When comparing 2015 with 2019, we noted that the number of nonlinear enhancement factors decreased significantly, bringing about a return to a predominant pattern of bilinear enhancement (
Figure 5), which accounted for 54.5% of all factor interactions by 2019. At this time, most factors still demonstrated high interaction effects, with values of approximately 0.48. In addition to the interactions between the NDVI and other factors, the interactions between the SA (aspect) and TEM1 (temperature), the SA and PES (pressure), the SA and WS (wind speed), and the PES and TC (traffic convenience) were also strong (
Figure 4). Specifically, we noted increasingly high interaction effects involving natural environmental factors, indicating that the explanatory power of natural resource environments in contributing to ecosystem service values is rising. This indicates that, given the interplay between resources and the environment, the improvement in ecosystem service values requires effective regulation of the ecosystem. Additionally, it is essential not to overlook the consistently high interaction of human activities with the ecosystem, emphasizing the need for attention to be paid when formulating relevant regulations.

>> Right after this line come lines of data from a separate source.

// Real-time I/O management system, top level.
//
// A COTS embedded node gains predictable I/O by interposing a real-time
// bridge between each peripheral and the COTS bus and adding one reservation
// controller that decides which bridge may use the bus. Each bridge i drives
// data_rdy[i] (data buffered for the bus) and obeys block[i]; the controller
// runs one scheduling server per bridge (sporadic servers by default) under
// fixed priority, index 0 highest, so at most one bridge transmits at a time
// and each flow gets its reserved bandwidth. A trace unit samples data_rdy and
// block every microsecond and reports changes over a serial line.
//
// Everything the bridges need from outside is brought out per bridge in the
// bi/bo struct arrays: the drivers' queue accesses (host CPU and the bridge's
// soft CPU) and the transaction port to the bus interface (PCIe endpoint),
// which are external parts.
//
// Default parameters reproduce the four-flow experiment: flow 0 is the 8-lane
// board (4.0 MB every 8 ms, sporadic server 5 ms / 8 ms), flows 1-3 are 1-lane
// boards (1.1 MB every 72 ms, sporadic server 9 ms / 72 ms). The 100 MHz
// clock, the serial baud rate and queue depths are this design's choices.
module rt_io_system
  import rtio_pkg::*;
#(
  parameter int unsigned N_FLOWS     = 4,
  parameter int unsigned CLK_HZ      = 100_000_000,
  parameter int unsigned TICK_HZ     = 1_000_000,
  parameter int unsigned BAUD        = 115_200,
  parameter logic [N_FLOWS-1:0] SPORADIC = '1,
  parameter int unsigned BUDGET_US [N_FLOWS]          = '{5000, 9000, 9000, 9000},
  parameter int unsigned PERIOD_US [N_FLOWS]          = '{8000, 72000, 72000, 72000},
  parameter int unsigned GEN_JOB_BYTES [N_FLOWS]      = '{4_000_000, 1_100_000, 1_100_000, 1_100_000},
  parameter int unsigned GEN_BYTES_PER_TICK [N_FLOWS] = '{910, 147, 147, 147},
  parameter int unsigned GEN_PERIOD_US [N_FLOWS]      = '{8000, 72000, 72000, 72000},
  parameter int unsigned GEN_OFFSET_US [N_FLOWS]      = '{0, 0, 0, 0},
  parameter int unsigned TXN_BYTES   = 4096,
  parameter int unsigned Q_DEPTH     = 16,
  parameter int unsigned IRQ_LIMIT   = 8,
  parameter int unsigned REPL_DEPTH  = 4,
  parameter int unsigned TRACE_DEPTH = 16
) (
  input  logic               clk,
  input  logic               rst_n,
  input  logic [N_FLOWS-1:0] synth_mode,
  input  bridge_in_t         bi [N_FLOWS],
  output bridge_out_t        bo [N_FLOWS],
  output logic [N_FLOWS-1:0] data_rdy,
  output logic [N_FLOWS-1:0] block,
  output logic [N_FLOWS-1:0] ready,
  output budget_t            budget [N_FLOWS],
  output logic               tick,
  output time_us_t           now_us,
  output logic [N_FLOWS-1:0] gen_sending,
  output logic [N_FLOWS-1:0] gen_release,
  output logic [31:0]        gen_jobs_done [N_FLOWS],
  output logic [31:0]        gen_misses [N_FLOWS],
  output logic               uart_txd,
  output logic [15:0]        trace_dropped,
  output logic               trace_rec
);
  reservation_controller #(
    .N(N_FLOWS), .CLK_HZ(CLK_HZ), .TICK_HZ(TICK_HZ), .SPORADIC(SPORADIC),
    .BUDGET(BUDGET_US), .PERIOD(PERIOD_US), .REPL_DEPTH(REPL_DEPTH)
  ) u_rc (
    .clk, .rst_n, .data_rdy, .block, .ready, .budget, .tick, .now_us
  );

  for (genvar i = 0; i < N_FLOWS; i++) begin : g_bridge
    real_time_bridge #(
      .TXN_BYTES(TXN_BYTES), .Q_DEPTH(Q_DEPTH), .IRQ_LIMIT(IRQ_LIMIT),
      .GEN_JOB_BYTES(GEN_JOB_BYTES[i]), .GEN_BYTES_PER_TICK(GEN_BYTES_PER_TICK[i]),
      .GEN_PERIOD(GEN_PERIOD_US[i]), .GEN_OFFSET(GEN_OFFSET_US[i])
    ) u_bridge (
      .clk, .rst_n, .tick,
      .synth_mode   (synth_mode[i]),
      .block        (block[i]),
      .data_rdy     (data_rdy[i]),
      .bi           (bi[i]),
      .bo           (bo[i]),
      .gen_sending  (gen_sending[i]),
      .gen_release  (gen_release[i]),
      .gen_jobs_done(gen_jobs_done[i]),
      .gen_misses   (gen_misses[i])
    );
  end

  trace_acquisition #(
    .N(N_FLOWS), .CLK_HZ(CLK_HZ), .BAUD(BAUD), .FIFO_DEPTH(TRACE_DEPTH)
  ) u_trace (
    .clk, .rst_n, .tick, .now_us, .data_rdy, .block,
    .txd(uart_txd), .dropped(trace_dropped), .rec_push(trace_rec)
  );
endmodule
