// End-to-end testbench for rt_io_system at a reduced time scale: one tick per
// 4 clocks, budgets/periods and job sizes of the four-flow workload divided
// by 100 (flow 0: 40000 bytes every 80 ticks at 910 bytes/tick = 44 ticks,
// server 50/80; flows 1-3: 11000 bytes every 720 ticks at 147 bytes/tick =
// 75 ticks, servers 90/720), and a 4-clock serial bit.
// Flows 0-2 run synthetic traffic throughout. Flow 3 starts synthetic and is
// switched to its DMA engine after the first hyperperiod; from then on the
// testbench queues 10 received packets of 1500 bytes every hyperperiod and a
// bus model moves them at 147 bytes per tick, more than the flow's budget
// covers in one period.
// Checked: at most one bridge unblocked; flow 0 (highest priority) finishes
// each job 44 ticks after release; no deadline miss on any synthetic flow;
// every DMA packet completes with all its bytes; the trace line carries
// well-formed records with non-decreasing time stamps.
// Mechanisms that must each occur at least once: preemption of a lower
// priority flow, budget exhaustion, replenishment, a bus transaction
// finishing after block rose, an interrupt, the mode switch, a trace record.
module tb_rt_io_system;
  import rtio_pkg::*;
  localparam int N = 4, CPT = 4;   // clocks per tick
  int checks = 0, failures = 0;
  logic clk = 0, rst_n = 1;
  always #5 clk = ~clk;
  initial #1 rst_n = 0;     // reset edge before the first clock edge

  logic [N-1:0] synth_mode = 4'b1111;
  bridge_in_t   bi [N];
  bridge_out_t  bo [N];
  logic [N-1:0] data_rdy, block, ready, gen_sending, gen_release;
  budget_t      budget [N];
  logic         tick, uart_txd, trace_rec;
  time_us_t     now_us;
  logic [31:0]  gen_jobs_done [N], gen_misses [N];
  logic [15:0]  trace_dropped;

  rt_io_system #(
    .CLK_HZ(CPT), .TICK_HZ(1), .BAUD(1),
    .BUDGET_US('{50, 90, 90, 90}), .PERIOD_US('{80, 720, 720, 720}),
    .GEN_JOB_BYTES('{40000, 11000, 11000, 11000}), .GEN_BYTES_PER_TICK('{910, 147, 147, 147}),
    .GEN_PERIOD_US('{80, 720, 720, 720}), .GEN_OFFSET_US('{0, 0, 0, 0})
  ) dut (.*);

  task automatic check(logic cond, string what);
    checks++;
    if (!cond) begin failures++; $display("FAIL @%0t: %s", $time, what); end
  endtask

  // ---------------- mechanism counters and per-cycle checks
  int n_preempt = 0, n_exhaust = 0, n_repl = 0, n_txn_over_block = 0, n_irq = 0;
  int n_switch = 0, n_rec = 0;
  logic [N-1:0] blk_q = '1, rdy_q = '0;
  budget_t bud_q [N];
  always @(posedge clk) if (rst_n) begin
    check($countones(~block) <= 1, "two bridges unblocked");
    for (int i = 0; i < N; i++) begin
      if (block[i] && !blk_q[i] && data_rdy[i] && rdy_q[i] && budget[i] != 0) n_preempt++;
      if (ready[i] == 0 && data_rdy[i] && budget[i] == 0 && (bud_q[i] != 0)) n_exhaust++;
      if (budget[i] > bud_q[i]) n_repl++;
      bud_q[i] = budget[i];
    end
    if (bi[3].dma_ack && block[3]) n_txn_over_block++;
    if (bo[3].irq) n_irq++;
    if (trace_rec) n_rec++;
    blk_q = block; rdy_q = data_rdy;
  end

  // flow 0 job length in ticks
  int f0_len = 0, f0_jobs = 0;
  always @(posedge clk) if (tick && rst_n && synth_mode[0]) begin
    if (data_rdy[0]) f0_len++;
    else if (f0_len != 0) begin
      check(f0_len == 44, $sformatf("flow 0 job took %0d ticks, 44 expected", f0_len));
      f0_jobs++; f0_len = 0;
    end
  end

  // ---------------- drivers' side of bridge 3 and the bus model
  int pkts_pushed = 0, pkts_done = 0, bytes_moved = 0;
  logic ack3 = 0, push3 = 0;
  pkt_desc_t desc3 = '0;
  addr_t host3 = '0;
  always_comb for (int i = 0; i < N; i++) begin
    bi[i] = '0;
    bi[i].hdone_pop = bo[i].hdone_valid;
    bi[i].fdone_pop = bo[i].fdone_valid;
    if (i == 3) begin
      bi[3].dma_ack    = ack3;
      bi[3].in_push    = push3;
      bi[3].in_desc    = desc3;
      bi[3].avail_push = push3;
      bi[3].avail_addr = host3;
    end
  end
  always @(posedge clk) if (rst_n && bo[3].hdone_valid) begin
    pkts_done++;
    check(bo[3].hdone_desc.len == 16'd1500, "DMA packet length");
  end
  initial forever begin
    @(posedge clk);
    if (bo[3].dma_req) begin
      bytes_moved += int'(bo[3].dma_len);
      repeat ((int'(bo[3].dma_len) * CPT + 146) / 147) @(posedge clk);
      ack3 <= 1; @(posedge clk); ack3 <= 0; @(posedge clk);
    end
  end

  // ---------------- trace receiver
  logic [7:0] rx [$];
  time_us_t   last_ts = 0;
  int         recs_rx = 0;
  initial forever begin
    logic [7:0] b;
    @(negedge uart_txd);
    repeat (CPT / 2) @(posedge clk);
    for (int i = 0; i < 8; i++) begin repeat (CPT) @(posedge clk); b[i] = uart_txd; end
    repeat (CPT) @(posedge clk);
    rx.push_back(b);
    if (rx.size() == 6) begin
      time_us_t ts;
      check(rx[0] == TRACE_SYNC, "trace sync byte");
      ts = {rx[4], rx[3], rx[2], rx[1]};
      check(ts >= last_ts, "trace time stamps go backwards");
      last_ts = ts; recs_rx++;
      rx.delete();
    end
  end

  initial begin
    repeat (5) @(posedge clk);
    rst_n <= 1;
    // first hyperperiod: all synthetic
    repeat (720 * CPT + 10) @(posedge clk);
    // switch bridge 3 to DMA once its generator is idle
    wait (!data_rdy[3]);
    @(negedge clk) synth_mode[3] = 0; n_switch++;
    repeat (3) begin
      for (int k = 0; k < 10; k++) begin
        @(negedge clk);
        push3 = 1; desc3 = '{32'h0010_0000 + pkts_pushed * 2048, 16'd1500};
        host3 = 32'h8000_0000 + pkts_pushed * 4096;
        pkts_pushed++;
      end
      @(negedge clk) push3 = 0;
      repeat (720 * CPT - 11) @(posedge clk);
    end
    repeat (720 * CPT) @(posedge clk);
    for (int i = 0; i < 3; i++) check(gen_misses[i] == 0, $sformatf("flow %0d missed %0d deadlines", i, gen_misses[i]));
    check(f0_jobs >= 40, $sformatf("only %0d flow-0 jobs measured", f0_jobs));
    check(gen_jobs_done[1] >= 5 && gen_jobs_done[2] >= 5, "flows 1 and 2 completed their jobs");
    check(pkts_done == pkts_pushed, $sformatf("%0d of %0d DMA packets done", pkts_done, pkts_pushed));
    check(bytes_moved == pkts_pushed * 1500, $sformatf("%0d bytes moved", bytes_moved));
    check(recs_rx > 10 && recs_rx <= n_rec, $sformatf("%0d trace records decoded", recs_rx));
    $display("preempt=%0d exhaust=%0d repl=%0d txn_over_block=%0d irq=%0d switch=%0d trace_rec=%0d dropped=%0d",
             n_preempt, n_exhaust, n_repl, n_txn_over_block, n_irq, n_switch, n_rec, trace_dropped);
    check(n_preempt > 0,        "no preemption happened");
    check(n_exhaust > 0,        "no budget exhaustion happened");
    check(n_repl > 0,           "no replenishment happened");
    check(n_txn_over_block > 0, "no transaction finished after block rose");
    check(n_irq > 0,            "no interrupt");
    check(n_switch > 0,         "no mode switch");
    check(n_rec > 0,            "no trace record");
    $display("TB_RESULT checks=%0d failures=%0d", checks, failures);
    $finish;
  end

  initial begin
    repeat (6 * 720 * CPT) @(posedge clk);
    failures++;
    $display("TB_RESULT checks=%0d failures=%0d", checks, failures);
    $finish;
  end
endmodule
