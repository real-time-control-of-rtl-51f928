// Full-size testbench for rt_io_system with every parameter at its default:
// 100 MHz clock, 1 us ticks, the four-flow workload (flow 0: 4.0 MB every
// 8 ms, sporadic server 5 ms / 8 ms; flows 1-3: 1.1 MB every 72 ms, servers
// 9 ms / 72 ms; total reserved utilisation 5/8 + 3 * 9/72 = 1), all four
// bridges in synthetic mode, all jobs released together at time 0 (the
// critical instant). It runs one 72 ms hyperperiod plus 1 ms.
// Checked: at most one bridge unblocked at any time; every flow-0 job takes
// ceil(4000000 / 910) = 4396 us; no deadline miss; by 73 ms flow 0 has
// completed 9 jobs and flows 1-3 one job each, each needing
// ceil(1100000 / 147) = 7483 us of bus time; the first two trace records
// on the serial line are the reset state at 0 us and the release at 1 us.
module tb_rt_io_system_full;
  import rtio_pkg::*;
  localparam int N = 4, CPT = 100, BIT = 100_000_000 / 115_200;
  int checks = 0, failures = 0;
  logic clk = 0, rst_n = 1;
  always #5 clk = ~clk;
  initial #1 rst_n = 0;     // reset edge before the first clock edge

  logic [N-1:0] synth_mode = '1;
  bridge_in_t   bi [N];
  bridge_out_t  bo [N];
  logic [N-1:0] data_rdy, block, ready, gen_sending, gen_release;
  budget_t      budget [N];
  logic         tick, uart_txd, trace_rec;
  time_us_t     now_us;
  logic [31:0]  gen_jobs_done [N], gen_misses [N];
  logic [15:0]  trace_dropped;

  always_comb for (int i = 0; i < N; i++) bi[i] = '0;

  rt_io_system dut (.*);

  task automatic check(logic cond, string what);
    checks++;
    if (!cond) begin failures++; $display("FAIL @%0t: %s", $time, what); end
  endtask

  int excl_fail = 0;
  int f0_len = 0, f0_jobs = 0, sent [N];
  always @(posedge clk) if (rst_n) begin
    if ($countones(~block) > 1) excl_fail++;
    if (tick) begin
      for (int i = 0; i < N; i++) if (gen_sending[i]) sent[i]++;
      if (data_rdy[0]) f0_len++;
      else if (f0_len != 0) begin
        check(f0_len == 4396, $sformatf("flow 0 job took %0d us, 4396 expected", f0_len));
        f0_jobs++; f0_len = 0;
      end
    end
  end

  // trace receiver: keep the first two records
  logic [7:0] rx [$];
  initial forever begin
    logic [7:0] b;
    @(negedge uart_txd);
    repeat (BIT / 2) @(posedge clk);
    for (int i = 0; i < 8; i++) begin repeat (BIT) @(posedge clk); b[i] = uart_txd; end
    repeat (BIT) @(posedge clk);
    if (rx.size() < 12) rx.push_back(b);
  end

  initial begin
    repeat (5) @(posedge clk);
    rst_n <= 1;
    wait (now_us == 73_000);
    check(excl_fail == 0, $sformatf("%0d cycles with two bridges unblocked", excl_fail));
    for (int i = 0; i < N; i++)
      check(gen_misses[i] == 0, $sformatf("flow %0d missed %0d deadlines", i, gen_misses[i]));
    check(f0_jobs == 9, $sformatf("flow 0 completed %0d jobs by 73 ms", f0_jobs));
    for (int i = 1; i < N; i++) begin
      check(gen_jobs_done[i] == 1, $sformatf("flow %0d completed %0d jobs", i, gen_jobs_done[i]));
      check(sent[i] == 7483, $sformatf("flow %0d used %0d us of bus time", i, sent[i]));
    end
    check(trace_dropped == 0, "trace records dropped");
    check(rx.size() == 12, $sformatf("%0d trace bytes received", rx.size()));
    if (rx.size() == 12) begin
      check(rx[0] == TRACE_SYNC && {rx[4], rx[3], rx[2], rx[1]} == 0 && rx[5] == 8'hF0,
            $sformatf("first record %p", rx[0:5]));
      check(rx[6] == TRACE_SYNC && {rx[10], rx[9], rx[8], rx[7]} == 1 && rx[11] == 8'hEF,
            $sformatf("second record %p", rx[6:11]));
    end
    $display("TB_RESULT checks=%0d failures=%0d", checks, failures);
    $finish;
  end

  initial begin
    repeat (75_000 * CPT) @(posedge clk);
    failures++;
    $display("TB_RESULT checks=%0d failures=%0d", checks, failures);
    $finish;
  end
endmodule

In sum, during the study period from 2000 to 2019, the interactions between the NDVI and other factors always had the greatest impact, indicating that the combined effects of the NDVI with other factors are the largest influencers of the spatial and temporal distributions of ESVs in the YRD. Among the various factor interactions, those between the NDVI and human activities (tourist resource aggregation, traffic convenience) showed significant nonlinear enhancement, indicating that synergistic interactions of human activities (traffic, tourism) with the NDVI have a great capacity to promote ecosystem services in the YRD. Furthermore, when we categorized the driving factors, we found that the interaction between the meteorological phenomena (temperature, dew point temperature, pressure, wind speed) and topographical factors (elevation, slope, aspect) was approximately 0.3–0.4, which is higher than the interaction between the factors of meteorological phenomena and human activity (river distance, tourist resource aggregation, traffic convenience). Furthermore, the interaction between the factors of meteorological phenomena and human activity affected the ecosystem service values in the YRD mainly through bilinear enhancement, while the interaction between the factors of meteorological phenomena and topographical mainly exhibited nonlinear enhancements. Meanwhile, the interaction value between human activity factors and topographical factors was approximately 0.3–0.4, which is higher than the interaction effects between human activities and other factors, potentially since human activities are always constrained by topographic factors such as elevation and slope.